◆ **INSTRUCTIONS FOR THE TASK**
Go through the records below and show every line with the string "default".

Saved data entries
Content starts

// tb_addr_map: checks both storage layouts against an independent model.
// A small 3 x 2 macro block image is walked pixel by pixel: every pixel must
// get a distinct (page, column) pair, a macro block must occupy one page under
// block mapping and 17 pages under linear mapping, and neighbouring pixels of
// an image row must sit in neighbouring columns of one page under linear
// mapping. Random macro block coordinates then check the formulas over the
// full 8-bit range, also on an instance left at the default parameters
// (block mapping, 31 macro blocks per row).
module tb_addr_map;
  import ipa_pkg::*;
  int checks = 0, failures = 0;

  localparam int MBPR = 3;
  localparam int MBR  = 2;

  logic [7:0]  mb_x, mb_y;
  pos_t        pos;
  logic [15:0] lin_page, lin_col, blk_page, blk_col, def_page, def_col;

  addr_map #(.MAPPING(0), .MB_PER_ROW(MBPR)) dut_lin (
    .mb_x, .mb_y, .pos, .page(lin_page), .col(lin_col)
  );
  addr_map #(.MAPPING(1), .MB_PER_ROW(MBPR)) dut_blk (
    .mb_x, .mb_y, .pos, .page(blk_page), .col(blk_col)
  );

  addr_map dut_def (.mb_x, .mb_y, .pos, .page(def_page), .col(def_col));

  task automatic expect_eq(int got, int exp, string what);
    checks++;
    if (got != exp) begin
      failures++;
      $display("FAIL %s: %0d expected %0d (mb %0d,%0d pos %0d,%0d)",
               what, got, exp, mb_x, mb_y, pos.x, pos.y);
    end
  endtask

  // Image-coordinate model.
  task automatic check_one();
    int ix, iy;
    ix = int'(mb_x) * MB_SIZE + int'(pos.x);
    iy = int'(mb_y) * MB_SIZE + int'(pos.y);
    expect_eq(int'(lin_page), iy % 65536, "linear page");
    expect_eq(int'(lin_col), ix % 65536, "linear column");
    expect_eq(int'(blk_page), (int'(mb_y) * MBPR + int'(mb_x)) % 65536, "block page");
    expect_eq(int'(blk_col), int'(pos.y) * MB_SIZE + int'(pos.x), "block column");
  endtask

  bit seen_lin [int];
  bit seen_blk [int];
  bit pages    [int];
  int prev_col;

  initial begin
    // Walk the small image.
    for (int by = 0; by < MBR; by++) begin
      for (int bx = 0; bx < MBPR; bx++) begin
        mb_x = 8'(bx);
        mb_y = 8'(by);
        pages.delete();
        for (int y = 0; y < MB_SIZE; y++) begin
          for (int x = 0; x < MB_SIZE; x++) begin
            pos = mk_pos(coord_t'(x), coord_t'(y));
            #1;
            check_one();
            checks++;
            if (seen_lin.exists(int'(lin_page) * 65536 + int'(lin_col))) begin
              failures++;
              $display("FAIL linear address reused at pos %0d,%0d", x, y);
            end
            seen_lin[int'(lin_page) * 65536 + int'(lin_col)] = 1'b1;
            checks++;
            if (seen_blk.exists(int'(blk_page) * 65536 + int'(blk_col))) begin
              failures++;
              $display("FAIL block address reused at pos %0d,%0d", x, y);
            end
            seen_blk[int'(blk_page) * 65536 + int'(blk_col)] = 1'b1;
            pages[int'(lin_page)] = 1'b1;
            if (x > 0) expect_eq(int'(lin_col), prev_col + 1, "linear row contiguity");
            prev_col = int'(lin_col);
            expect_eq(int'(blk_page), by * MBPR + bx, "one page per macro block");
          end
        end
        expect_eq(pages.num(), MB_SIZE, "linear pages per macro block");
      end
    end
    expect_eq(seen_lin.num(), MBPR * MBR * NPIX, "linear distinct addresses");
    expect_eq(seen_blk.num(), MBPR * MBR * NPIX, "block distinct addresses");

    // Random macro block coordinates over the full input range.
    for (int n = 0; n < 3000; n++) begin
      mb_x = 8'($urandom);
      mb_y = 8'($urandom);
      pos  = mk_pos(coord_t'($urandom_range(0, MB_SIZE - 1)),
                    coord_t'($urandom_range(0, MB_SIZE - 1)));
      #1;
      check_one();
      expect_eq(int'(def_page), (int'(mb_y) * 31 + int'(mb_x)) % 65536, "default page");
      expect_eq(int'(def_col), int'(pos.y) * MB_SIZE + int'(pos.x), "default column");
    end

    $display("TB_RESULT checks=%0d failures=%0d", checks, failures);
    $finish;
  end

  initial begin
    #1000000;
    failures++;
    $display("TB_RESULT checks=%0d failures=%0d", checks, failures);
    $display("FAIL watchdog timeout");
    $finish;
  end
endmodule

Content ends

◆ **ANSWER AREA**
// full 8-bit range, also on an instance left at the default parameters
      expect_eq(int'(def_page), (int'(mb_y) * 31 + int'(mb_x)) % 65536, "default page");
      expect_eq(int'(def_col), int'(pos.y) * MB_SIZE + int'(pos.x), "default column");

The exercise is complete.